The answer must be every line of the data that holds the word "adders".

--- Material to process Enclosed Below ---

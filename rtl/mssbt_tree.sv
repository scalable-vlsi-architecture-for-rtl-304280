// mssbt_tree: hierarchical M-SSBT built from 2-SSBT results.
//
// An M-SSBT, the dot product of an M-element SBT row segment with M input
// samples, is the sum of two M/2-SSBT results; recursing down to 2-SSBTs
// gives a binary tree of join adders over the M/2 2-SSBT outputs of one
// matrix row.  Node 1 of the heap-ordered tree is the M-SSBT result, nodes 2
// and 3 are the two M/2-SSBTs, and so on; leaves M/2 .. M-1 are the 2-SSBT
// inputs.  The tree uses M/2 - 1 adders and widens the result by log2(M/2)
// bits, which makes it exact.
//
// Interface: in[i] is the 2-SSBT result for elements 2i and 2i+1; y is the
// M-SSBT result.  Purely combinational.  M must be a power of two >= 2.
module mssbt_tree #(
  parameter int unsigned W = 18,   // width of one 2-SSBT result
  parameter int unsigned M = 32    // SBT row segment length
) (
  input  logic signed [W-1:0]                  in [M/2],
  output logic signed [W+$clog2(M/2)-1:0]      y
);

  localparam int unsigned NIN = M / 2;
  localparam int unsigned OW  = W + $clog2(NIN);

  // Heap-ordered nodes; node 0 is unused.
  logic signed [OW-1:0] node [2*NIN];

  assign node[0] = '0;
  for (genvar i = 0; i < NIN; i++) begin : g_leaf
    assign node[NIN + i] = OW'(in[i]);
  end
  // Join adders: M-SSBT = M/2-SSBT + M/2-SSBT.
  for (genvar p = 1; p < NIN; p++) begin : g_join
    assign node[p] = node[2*p] + node[2*p + 1];
  end

  assign y = node[1];

  initial begin
    assert (M >= 2 && (M & (M - 1)) == 0)
      else $error("mssbt_tree: M must be a power of two >= 2");
  end

endmodule
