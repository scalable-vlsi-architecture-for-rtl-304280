// tb_mssbt_tree: checks the hierarchical M-SSBT join tree.
//
// Instantiates a 32-SSBT (16 leaves) and a 4-SSBT (2 leaves, the smallest
// join) and compares each output with the integer sum of its leaves, for
// random and extreme leaf values.
module tb_mssbt_tree;
  localparam int unsigned W = 18;

  logic signed [W-1:0]   in32 [16];
  logic signed [W+3:0]   y32;
  logic signed [W-1:0]   in4 [2];
  logic signed [W:0]     y4;
  int checks = 0, failures = 0;

  mssbt_tree #(.W(W), .M(32)) dut32 (.in(in32), .y(y32));
  mssbt_tree #(.W(W), .M(4))  dut4  (.in(in4),  .y(y4));

  task automatic check();
    int s32, s4;
    #1;
    s32 = 0;
    foreach (in32[i]) s32 += int'(in32[i]);
    s4 = int'(in4[0]) + int'(in4[1]);
    checks += 2;
    if (int'(y32) != s32) begin
      failures++;
      $display("32-SSBT: got %0d expected %0d", y32, s32);
    end
    if (int'(y4) != s4) begin
      failures++;
      $display("4-SSBT: got %0d expected %0d", y4, s4);
    end
  endtask

  initial begin
    #1000000;
    failures++;
    $display("watchdog expired");
    $display("TB_RESULT checks=%0d failures=%0d", checks, failures);
    $finish;
  end

  initial begin
    foreach (in32[i]) in32[i] = {1'b1, {(W-1){1'b0}}};
    foreach (in4[i])  in4[i]  = {1'b1, {(W-1){1'b0}}};
    check();
    foreach (in32[i]) in32[i] = {1'b0, {(W-1){1'b1}}};
    foreach (in4[i])  in4[i]  = {1'b0, {(W-1){1'b1}}};
    check();
    repeat (2000) begin
      foreach (in32[i]) in32[i] = W'($urandom);
      foreach (in4[i])  in4[i]  = W'($urandom);
      check();
    end
    $display("TB_RESULT checks=%0d failures=%0d", checks, failures);
    $finish;
  end
endmodule
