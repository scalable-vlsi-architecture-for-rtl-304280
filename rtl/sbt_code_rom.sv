// sbt_code_rom: signed bit-plane (SBT) matrix store.
//
// Returns B_{N,k}, the k-th signed bit plane of the transform matrix for the
// selected size, as a 32x32 array of 0/+1/-1 elements (see sbt_pkg for the
// encoding).  For sizes below 32 the plane is block-diagonal: 32/N copies of
// the N-point plane, so that 32/N short vectors are transformed at once.
//
// The table is computed at elaboration from the HEVC coefficients by the
// package function build_sbt_table(), so it is a constant ROM: synthesis
// turns it into a small decoder of (size, plane).  Purely combinational; an
// out-of-range plane number reads as an all-zero plane.
//
// The bit-plane decomposition D_N = sum_k B_{N,k} 2^k follows the SBT
// algorithm; the block-diagonal packing of small sizes is this design's choice.
module sbt_code_rom
  import sbt_pkg::*;
(
  input  tsize_e     size,   // transform size
  input  logic [2:0] plane,  // bit plane k, 0..K-1
  output sbt_plane_t codes   // codes[row][column]
);

  localparam sbt_tbl_t TABLE = build_sbt_table();

  always_comb begin
    if (int'(plane) < K) codes = TABLE[size][plane];
    else                 codes = '0;
  end

endmodule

--- End of Enclosed Material to process ---

Answer to this exercise:
// gives a binary tree of join adders over the M/2 2-SSBT outputs of one
// inputs.  The tree uses M/2 - 1 adders and widens the result by log2(M/2)
  // Join adders: M-SSBT = M/2-SSBT + M/2-SSBT.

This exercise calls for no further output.